* [Work instructions]: Where a line of the material includes the string "transfer", copy that line.

* [Records for the task]:
--- START ---

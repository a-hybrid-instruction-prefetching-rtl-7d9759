// Self-checking testbench of master_cache_ctrl, with the behavioural L2
// model (20-cycle latency) on its AXI read port. Scenarios:
//   1. one demand miss: one 2-beat burst, refill written to the banks and
//      returned to that core, one miss event, latency checked;
//   2. two cores missing on the same line: merged into one burst, both
//      answered in the same cycle;
//   3. eight (NB_MSHR) different lines: all bursts outstanding at once,
//      and a ninth request is held off until an entry frees;
//   4. a prefetch request: burst and refill, but no core answered and no
//      miss event; a core that misses on the line meanwhile is merged in;
//   5. random traffic from all five sources on 16 lines: every core request
//      answered exactly once, with the right line, way and refill.
module tb_master_cache_ctrl;
  localparam int unsigned LAT = 20;
  logic clk = 0, rst_n = 0;
  always #5 clk = ~clk;
  int checks = 0, failures = 0;

  function automatic logic [31:0] mem_word(logic [31:0] a);
    return {a[31:2], 2'b00} ^ 32'h5A5A_A5A5;
  endfunction
  function automatic logic [127:0] mem_line(logic [27:0] l);
    for (int w = 0; w < 4; w++) mem_line[w*32 +: 32] = mem_word({l, 4'h0} + 32'(4 * w));
  endfunction

  logic req_v, req_r, req_pref; logic [27:0] req_line; logic [0:0] req_way; logic [2:0] req_src;
  logic ar_v, ar_r, r_v, r_r, r_last; logic [31:0] ar_addr; logic [2:0] ar_id, r_id;
  logic [7:0] ar_len; logic [2:0] ar_size; logic [1:0] ar_burst; logic [63:0] r_data;
  logic tw_en, dw_en; logic [4:0] tw_set; logic [0:0] tw_way; logic [22:0] tw_tag; logic [127:0] dw_line;
  logic [3:0] resp_v; logic [0:0] resp_way; logic [127:0] resp_line;
  logic evt_v; logic [27:0] evt_line;
  int unsigned nb_bursts;

  master_cache_ctrl dut (.clk_i(clk), .rst_ni(rst_n),
    .req_valid_i(req_v), .req_ready_o(req_r), .req_line_i(req_line), .req_way_i(req_way),
    .req_pref_i(req_pref), .req_src_i(req_src),
    .axi_ar_valid_o(ar_v), .axi_ar_ready_i(ar_r), .axi_ar_addr_o(ar_addr), .axi_ar_id_o(ar_id),
    .axi_ar_len_o(ar_len), .axi_ar_size_o(ar_size), .axi_ar_burst_o(ar_burst),
    .axi_r_valid_i(r_v), .axi_r_ready_o(r_r), .axi_r_data_i(r_data), .axi_r_id_i(r_id), .axi_r_last_i(r_last),
    .tag_wr_en_o(tw_en), .tag_wr_set_o(tw_set), .tag_wr_way_o(tw_way), .tag_wr_tag_o(tw_tag),
    .data_wr_en_o(dw_en), .data_wr_line_o(dw_line),
    .resp_valid_o(resp_v), .resp_way_o(resp_way), .resp_line_o(resp_line),
    .miss_evt_valid_o(evt_v), .miss_evt_line_o(evt_line));

  l2_mem_model #(.DATA_W(64), .ID_W(3), .LATENCY(LAT)) l2 (.clk_i(clk), .rst_ni(rst_n),
    .ar_valid_i(ar_v), .ar_ready_o(ar_r), .ar_addr_i(ar_addr), .ar_id_i(ar_id), .ar_len_i(ar_len),
    .r_valid_o(r_v), .r_ready_i(r_r), .r_data_o(r_data), .r_id_o(r_id), .r_last_o(r_last),
    .nb_bursts_o(nb_bursts));

  longint cyc = 0;
  int nb_evt = 0, nb_refill = 0, max_out = 0, outstanding = 0;
  longint resp_t [4];
  int     resp_n [4];
  always @(posedge clk) if (rst_n) begin
    cyc <= cyc + 1;
    if (evt_v) nb_evt++;
    if (ar_v && ar_r) begin
      checks++;
      if (ar_len != 8'd1 || ar_size != 3'd3 || ar_burst != 2'b01 || ar_addr[3:0] != 0) begin
        failures++; $display("bad AR");
      end
    end
    outstanding = outstanding + ((ar_v && ar_r) ? 1 : 0) - ((r_v && r_last) ? 1 : 0);
    if (outstanding > max_out) max_out = outstanding;
    if (tw_en) begin
      nb_refill++;
      checks++;
      if (dw_line != mem_line({tw_tag, tw_set}) || resp_line != dw_line || !dw_en) begin
        failures++; $display("refill line %h wrong", {tw_tag, tw_set});
      end
    end
    for (int c = 0; c < 4; c++) if (resp_v[c]) begin resp_t[c] = cyc; resp_n[c]++; end
  end

  // reference for the random phase: the line each core waits for
  bit        rnd_on = 0;
  logic [3:0] rnd_pend = '0;
  logic [27:0] rnd_line [4];
  int rnd_ans = 0;
  always @(posedge clk) if (rst_n && rnd_on) begin
    // a core request accepted in this cycle may be answered in this cycle
    if (req_v && req_r && !req_pref) begin
      rnd_pend[req_src[1:0]] = 1'b1;
      rnd_line[req_src[1:0]] = req_line;
    end
    for (int c = 0; c < 4; c++) if (resp_v[c]) begin
      checks++;
      if (!rnd_pend[c] || !tw_en || {tw_tag, tw_set} != rnd_line[c] || resp_way != tw_way ||
          resp_line != mem_line(rnd_line[c])) begin
        failures++;
        if (failures < 10) $display("random: core %0d answered wrongly", c);
      end
      rnd_pend[c] = 1'b0;
      rnd_ans++;
    end
  end

  task automatic check(bit cond, string what);
    checks++;
    if (!cond) begin failures++; $display("FAIL: %s", what); end
  endtask

  task automatic send(logic [27:0] line, int src, bit pref, logic [0:0] way = 1'b0);
    @(negedge clk);
    req_v = 1; req_line = line; req_src = 3'(src); req_pref = pref; req_way = way;
    #1;
    while (!req_r) begin @(negedge clk); #1; end
    @(negedge clk);
    req_v = 0;
  endtask

  initial begin
    repeat (100000) @(posedge clk);
    failures++;
    $display("TB_RESULT checks=%0d failures=%0d", checks, failures);
    $finish;
  end

  initial begin
    longint t0;
    req_v = 0; req_line = 0; req_src = 0; req_pref = 0; req_way = 0;
    for (int c = 0; c < 4; c++) begin resp_n[c] = 0; resp_t[c] = 0; end
    repeat (3) @(negedge clk);
    rst_n = 1;

    // 1. single demand miss
    t0 = cyc;
    send(28'h1C0_0012, 0, 0, 1'b1);
    repeat (LAT + 10) @(negedge clk);
    check(nb_bursts == 1 && nb_evt == 1 && nb_refill == 1, "one burst, one event, one refill");
    check(resp_n[0] == 1, "core 0 answered");
    // accept at t0+1, AR same cycle, data after LAT, 2 beats
    check(resp_t[0] - t0 <= LAT + 4, $sformatf("miss latency %0d", resp_t[0] - t0));

    // 2. merge
    send(28'h1C0_0020, 1, 0);
    send(28'h1C0_0020, 2, 0);
    repeat (LAT + 10) @(negedge clk);
    check(nb_bursts == 2, "merged requests make one burst");
    check(resp_n[1] == 1 && resp_n[2] == 1 && resp_t[1] == resp_t[2], "both merged cores answered together");

    // 3. eight outstanding, ninth waits
    begin
      int waited;
      for (int i = 0; i < 8; i++) send(28'h1C0_0030 + 28'(i), i % 4, 0);
      @(negedge clk);
      req_v = 1; req_line = 28'h1C0_0040; req_src = 3'd0; req_pref = 0; req_way = 0;
      #1;
      waited = 0;
      while (!req_r) begin waited++; @(negedge clk); #1; end
      @(negedge clk); req_v = 0;
      check(waited > 0, $sformatf("ninth request held off %0d cycles", waited));
    end
    repeat (2 * LAT + 20) @(negedge clk);
    check(max_out == 8, $sformatf("max outstanding bursts %0d", max_out));
    check(nb_bursts == 11 && resp_n[0] == 4 && resp_n[3] == 2, "all nine answered");

    // 4. prefetch, then a demand miss merged into it
    begin
      int e0, r0;
      e0 = nb_evt; r0 = resp_n[3];
      send(28'h1C0_0050, 4, 1);
      repeat (LAT + 10) @(negedge clk);
      check(nb_evt == e0 && resp_n == '{4, 3, 3, 2}, "prefetch: no event, nobody answered");
      check(nb_bursts == 12, "prefetch burst");
      send(28'h1C0_0060, 4, 1);
      send(28'h1C0_0060, 3, 0);
      repeat (LAT + 10) @(negedge clk);
      check(nb_bursts == 13 && resp_n[3] == r0 + 1, "demand merged into a prefetch");
    end
    check(nb_refill == 13, "one refill per burst");

    // 5. random traffic from the four cores and the prefetcher on a pool of
    //    16 lines, so that merges, full MSHRs and refill races all happen;
    //    a core waits for its answer before it asks again, as a P$C does
    begin
      int b0, sent_core;
      b0 = nb_bursts; sent_core = 0; rnd_on = 1;
      for (int n = 0; n < 1500; n++) begin
        int src;
        src = $urandom_range(0, 4);
        if (src < 4 && rnd_pend[src]) begin @(negedge clk); continue; end
        if (src < 4) sent_core++;
        send(28'h1C0_0100 + 28'($urandom_range(0, 15)), src, src == 4, 1'($urandom_range(0, 1)));
      end
      repeat (3 * LAT) @(negedge clk);
      check(rnd_pend == '0, $sformatf("random: cores still waiting %b", rnd_pend));
      check(rnd_ans == sent_core, $sformatf("random: %0d answers for %0d core requests", rnd_ans, sent_core));
      check(nb_bursts - b0 < 1500, "random: some requests merged");
      $display("random traffic: %0d core requests, %0d bursts", sent_core, nb_bursts - b0);
    end
    $display("TB_RESULT checks=%0d failures=%0d", checks, failures);
    $finish;
  end
endmodule
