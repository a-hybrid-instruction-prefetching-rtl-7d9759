// Miss interconnect of the shared instruction cache.
//
// Collects the miss requests of the core private cache controllers and of
// the prefetcher's controller and passes one per cycle to the master cache
// controller. Arbitration is round-robin over all requesters, the
// prefetcher included (the arbitration scheme is this design's choice).
// Requests use a valid/ready handshake: a requester holds valid and its
// payload until ready; the output carries the index of the granted
// requester in out_src_o. The output is combinational from the inputs; the
// round-robin pointer moves past the granted requester after each accepted
// transfer.
module miss_interconnect #(
  parameter int unsigned NB_REQ  = 5,
  parameter int unsigned LADDR_W = 28,
  parameter int unsigned WAY_W   = 1,
  localparam int unsigned SRC_W  = (NB_REQ > 1) ? $clog2(NB_REQ) : 1
) (
  input  logic                              clk_i,
  input  logic                              rst_ni,
  input  logic [NB_REQ-1:0]                 req_valid_i,
  output logic [NB_REQ-1:0]                 req_ready_o,
  input  logic [NB_REQ-1:0][LADDR_W-1:0]    req_line_i,
  input  logic [NB_REQ-1:0][WAY_W-1:0]      req_way_i,
  input  logic [NB_REQ-1:0]                 req_pref_i,
  output logic                              out_valid_o,
  input  logic                              out_ready_i,
  output logic [LADDR_W-1:0]                out_line_o,
  output logic [WAY_W-1:0]                  out_way_o,
  output logic                              out_pref_o,
  output logic [SRC_W-1:0]                  out_src_o
);

  logic [SRC_W-1:0] ptr_q;   // requester with the highest priority
  logic [SRC_W-1:0] sel;
  logic             found;

  always_comb begin
    found = 1'b0;
    sel   = '0;
    for (int unsigned k = 0; k < NB_REQ; k++) begin
      logic [SRC_W-1:0] idx;
      idx = SRC_W'((int'(ptr_q) + k) % NB_REQ);
      if (!found && req_valid_i[idx]) begin
        found = 1'b1;
        sel   = idx;
      end
    end
  end

  assign out_valid_o = found;
  assign out_line_o  = req_line_i[sel];
  assign out_way_o   = req_way_i[sel];
  assign out_pref_o  = req_pref_i[sel];
  assign out_src_o   = sel;

  always_comb begin
    req_ready_o = '0;
    if (found) req_ready_o[sel] = out_ready_i;
  end

  always_ff @(posedge clk_i or negedge rst_ni) begin
    if (!rst_ni) begin
      ptr_q <= '0;
    end else if (found && out_ready_i) begin
      ptr_q <= (int'(sel) == NB_REQ - 1) ? '0 : sel + 1'b1;
    end
  end

  // A requester must keep its request stable until it is accepted.
  for (genvar r = 0; r < NB_REQ; r++) begin : g_hs_check
    assert property (@(posedge clk_i) disable iff (!rst_ni)
      req_valid_i[r] && !req_ready_o[r] |=> req_valid_i[r] && $stable(req_line_i[r]))
      else $error("miss request %0d dropped or changed before it was accepted", r);
  end

endmodule
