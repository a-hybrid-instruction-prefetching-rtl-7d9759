// Self-checking testbench of miss_interconnect. Five requesters issue random
// requests and hold them until accepted; the sink applies random
// back-pressure. Checks: every transfer carries the payload of the
// requester it names, only one requester is accepted per cycle, every
// request is delivered exactly once, and with all five requesting the
// grants rotate round-robin.
module tb_miss_interconnect;
  localparam int unsigned N = 5;
  logic clk = 0, rst_n = 0;
  always #5 clk = ~clk;
  int checks = 0, failures = 0;

  logic [N-1:0] v, rdy, pref;
  logic [N-1:0][27:0] line;
  logic [N-1:0][0:0]  way;
  logic ov, ordy, opref; logic [27:0] oline; logic [0:0] oway; logic [2:0] osrc;

  miss_interconnect dut (.clk_i(clk), .rst_ni(rst_n), .req_valid_i(v), .req_ready_o(rdy),
    .req_line_i(line), .req_way_i(way), .req_pref_i(pref), .out_valid_o(ov), .out_ready_i(ordy),
    .out_line_o(oline), .out_way_o(oway), .out_pref_o(opref), .out_src_o(osrc));

  int sent [N], got [N];
  int seq [N];
  int last_src;
  bit saturate;

  initial begin
    repeat (20000) @(posedge clk);
    failures++;
    $display("TB_RESULT checks=%0d failures=%0d", checks, failures);
    $finish;
  end

  initial begin
    v = '0; pref = '0; line = '0; way = '0; ordy = 0; saturate = 0;
    for (int r = 0; r < N; r++) begin sent[r] = 0; got[r] = 0; seq[r] = 0; end
    last_src = -1;
    repeat (3) @(posedge clk);
    rst_n = 1;
    for (int cyc = 0; cyc < 4100; cyc++) begin
      logic [N-1:0] acc;
      @(negedge clk);
      saturate = (cyc >= 3000 && cyc < 4000);
      for (int r = 0; r < N; r++) begin
        if (!v[r] && cyc < 4000 && (saturate || $urandom_range(0, 2) == 0)) begin
          v[r] = 1; pref[r] = (r == N - 1);
          line[r] = {4'(r), 24'(seq[r])}; way[r] = 1'(seq[r] & 1);
          seq[r]++; sent[r]++;
        end
      end
      ordy = saturate || cyc >= 4000 || ($urandom_range(0, 3) != 0);
      #1;
      acc = v & rdy;
      checks++;
      if ($countones(rdy) > 1 || (ov != (v != 0))) begin failures++; if (failures<5) $display("cyc %0d v=%b rdy=%b ov=%b", cyc, v, rdy, ov); end
      if (ov && ordy) begin
        checks++;
        if (!v[osrc] || !rdy[osrc] || oline !== line[osrc] || oway !== way[osrc] || opref !== pref[osrc])
          failures++;
        if (saturate && cyc > 3005) begin
          checks++;
          if (int'(osrc) != (last_src + 1) % N) begin
            failures++;
            $display("round-robin broken: %0d after %0d", osrc, last_src);
          end
        end
        last_src = int'(osrc);
      end
      @(posedge clk); #1;
      for (int r = 0; r < N; r++) if (acc[r]) begin got[r]++; v[r] = 0; end
    end
    for (int r = 0; r < N; r++) begin
      checks++;
      if (got[r] != sent[r]) begin
        failures++;
        $display("requester %0d: sent %0d delivered %0d", r, sent[r], got[r]);
      end
    end
    $display("TB_RESULT checks=%0d failures=%0d", checks, failures);
    $finish;
  end
endmodule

--- END ---

* [Final answer]:
// transfer.
// back-pressure. Checks: every transfer carries the payload of the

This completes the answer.